* _Data for this exercise_
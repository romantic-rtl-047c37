// romantic_rom: quasi delay-insensitive read-only memory generated from a
// value table. It receives one token on each of N_IN 1-of-n input channels,
// looks the combination up, and sends one token on each of N_OUT 1-of-n output
// channels. All channels are four-phase with active-high enables.
//
// Structure: the input channels feed a precharged address decoder that raises
// one of ROWS word lines (the 1-of-ROWS Decode channel); the word line
// discharges the bit lines of the ROM array whose inverters drive the output
// rails. Completion trees give In^v (C-tree over the per-channel ORs of the
// inputs), Decode^v (OR tree of the word lines), Out^v (from the ROM array)
// and Out^e (C-tree of the individual output enables). A control box sequences
// the shared input enable In^e and the precharge signals decodep_ and romp_.
//
// FEET = 1 selects the high-speed ROM (two half-buffer controllers, ROM array
// with virtual-ground foot); FEET = 0 the low-energy ROM (one sequential
// controller, footless array). The datapath is the same in both.
//
// The table: input digit F means don't care (the channel is still
// handshaken, its value unused). Every legal input must match exactly one row;
// one that matches none stalls the ROM. Digits and widths are 4 bits (see
// romantic_pkg); MAXW is the rail count of each channel port, rails at or above
// a channel's width are unused (inputs ignored, outputs low).
// The localparam CYCLE_EST holds the estimated cycle time in transitions for
// the chosen control variant and table size.
// rst_n: active low, asynchronous, this design's addition; hold the input
// channels neutral and the output enables high during reset. No clock and no
// timing: the model settles in zero time and takes its pace from the
// environment.
// The control loops close through the datapath (Out^v, Decode^v, decodep_),
// which Verilator reports as circular logic; in a QDI circuit those loops are
// the handshakes, and they stand. Keepers appear as latches after synthesis.
// bigromp and the high-speed Decode enable x_e are brought to named nets that
// nothing here reads, so that they can be probed; lint lists them as unused.
module romantic_rom
  import romantic_pkg::*;
#(
  parameter bit FEET  = 1'b1,
  parameter int N_IN  = EX_N_IN,
  parameter int N_OUT = EX_N_OUT,
  parameter int ROWS  = EX_ROWS,
  parameter int MAXW  = MAX_RAILS,
  parameter logic [0:N_IN-1][3:0]  IN_W  = EX_IN_W,
  parameter logic [0:N_OUT-1][3:0] OUT_W = EX_OUT_W,
  parameter logic [0:ROWS-1][0:N_IN-1][3:0]  IN_VAL  = EX_IN_VAL,
  parameter logic [0:ROWS-1][0:N_OUT-1][3:0] OUT_VAL = EX_OUT_VAL,
  parameter int MP = SERIES_P,
  parameter int MN = SERIES_N
) (
  input  logic                       rst_n,
  input  logic [N_IN-1:0][MAXW-1:0]  in_d,
  output logic                       in_e,
  output logic [N_OUT-1:0][MAXW-1:0] out_d,
  input  logic [N_OUT-1:0]           out_e
);

  logic [N_IN-1:0][MAXW-1:0] in_used;
  logic [N_IN-1:0]           in_ch_v;
  logic                      in_v, dec_v, out_v, out_e_all;
  logic                      decodep_, romp_, bigromp;
  logic [ROWS-1:0]           dec;

  // First-order cycle-time estimate in CMOS transitions, from the depths of
  // the four completion trees (see romantic_pkg); the trees below are built
  // with exactly these depths.
  function automatic int max_in_depth();
    int d = 0;
    for (int i = 0; i < N_IN; i++) d = max2(d, delta_v(int'(IN_W[i]), MP, MN));
    return d;
  endfunction

  function automatic int max_out_depth();
    int d = 0;
    for (int j = 0; j < N_OUT; j++) d = max2(d, delta_v(int'(OUT_W[j]), MP, MN));
    return d;
  endfunction

  localparam int DELTA_I   = delta_c(N_IN, MP, MN) + max_in_depth();
  localparam int DELTA_D   = delta_v(ROWS, MP, MN);
  localparam int DELTA_O   = delta_c(N_OUT, MP, MN) + max_out_depth();
  localparam int DELTA_E   = delta_c(N_OUT, MP, MN);
  localparam int CYCLE_EST = FEET ? xi_hs(DELTA_I, DELTA_D, DELTA_E, DELTA_O)
                                  : xi_le(DELTA_I, DELTA_D, DELTA_E, DELTA_O);

  // Rails beyond a channel's declared width are not part of the circuit.
  for (genvar i = 0; i < N_IN; i++) begin : g_in
    localparam int W = int'(IN_W[i]);
    if (W < 1 || W > MAXW) begin : g_bad
      $error("romantic_rom: input channel width out of range 1..MAXW");
    end
    for (genvar k = 0; k < MAXW; k++) begin : g_rail
      assign in_used[i][k] = (k < W) ? in_d[i][k] : 1'b0;
    end
    or_tree #(.N(W), .FANIN(or_fanin(MP, MN))) u_iv (.in(in_used[i][W-1:0]), .out(in_ch_v[i]));
  end

  c_tree #(.N(N_IN), .FANIN(c_fanin(MP, MN)), .RST_VAL(1'b0)) u_inv (
    .rst_n(rst_n), .in(in_ch_v), .out(in_v));

  c_tree #(.N(N_OUT), .FANIN(c_fanin(MP, MN)), .RST_VAL(1'b1)) u_oute (
    .rst_n(rst_n), .in(out_e), .out(out_e_all));

  address_decoder #(
    .N_IN(N_IN), .ROWS(ROWS), .MAXW(MAXW), .IN_VAL(IN_VAL), .MP(MP), .MN(MN)
  ) u_dec (
    .rst_n(rst_n), .decodep_(decodep_), .in_d(in_used), .dec(dec), .dec_v(dec_v));

  rom_array #(
    .FEET(FEET), .N_OUT(N_OUT), .ROWS(ROWS), .MAXW(MAXW), .OUT_W(OUT_W),
    .OUT_VAL(OUT_VAL), .MP(MP), .MN(MN)
  ) u_rom (
    .rst_n(rst_n), .romp_(romp_), .dec(dec), .out_d(out_d), .bigromp(bigromp),
    .out_v(out_v));

  if (FEET) begin : g_hs
    logic x_e;
    control_hs u_ctl (
      .rst_n(rst_n), .in_v(in_v), .dec_v(dec_v), .out_v(out_v), .out_e(out_e_all),
      .in_e(in_e), .x_e(x_e), .decodep_(decodep_), .romp_(romp_));
  end else begin : g_le
    control_le u_ctl (
      .rst_n(rst_n), .in_v(in_v), .dec_v(dec_v), .out_v(out_v), .out_e(out_e_all),
      .in_e(in_e), .decodep_(decodep_), .romp_(romp_));
  end

  // Channel rules: 1-of-n outputs carry at most one high rail, and at most
  // one word line is ever high (a single decode value).
  always_comb begin
    if (rst_n) begin
      for (int j = 0; j < N_OUT; j++)
        assert ($onehot0(out_d[j])) else $error("romantic_rom: output %0d not 1-of-n", j);
      assert ($onehot0(dec)) else $error("romantic_rom: more than one word line high");
    end
  end

endmodule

* _What needs to be done_
Set down exactly the line that holds "if (rst_n) begin" and all lines after it to the end of the data.

* _Output for this exercise_
    if (rst_n) begin
      for (int j = 0; j < N_OUT; j++)
        assert ($onehot0(out_d[j])) else $error("romantic_rom: output %0d not 1-of-n", j);
      assert ($onehot0(dec)) else $error("romantic_rom: more than one word line high");
    end
  end

endmodule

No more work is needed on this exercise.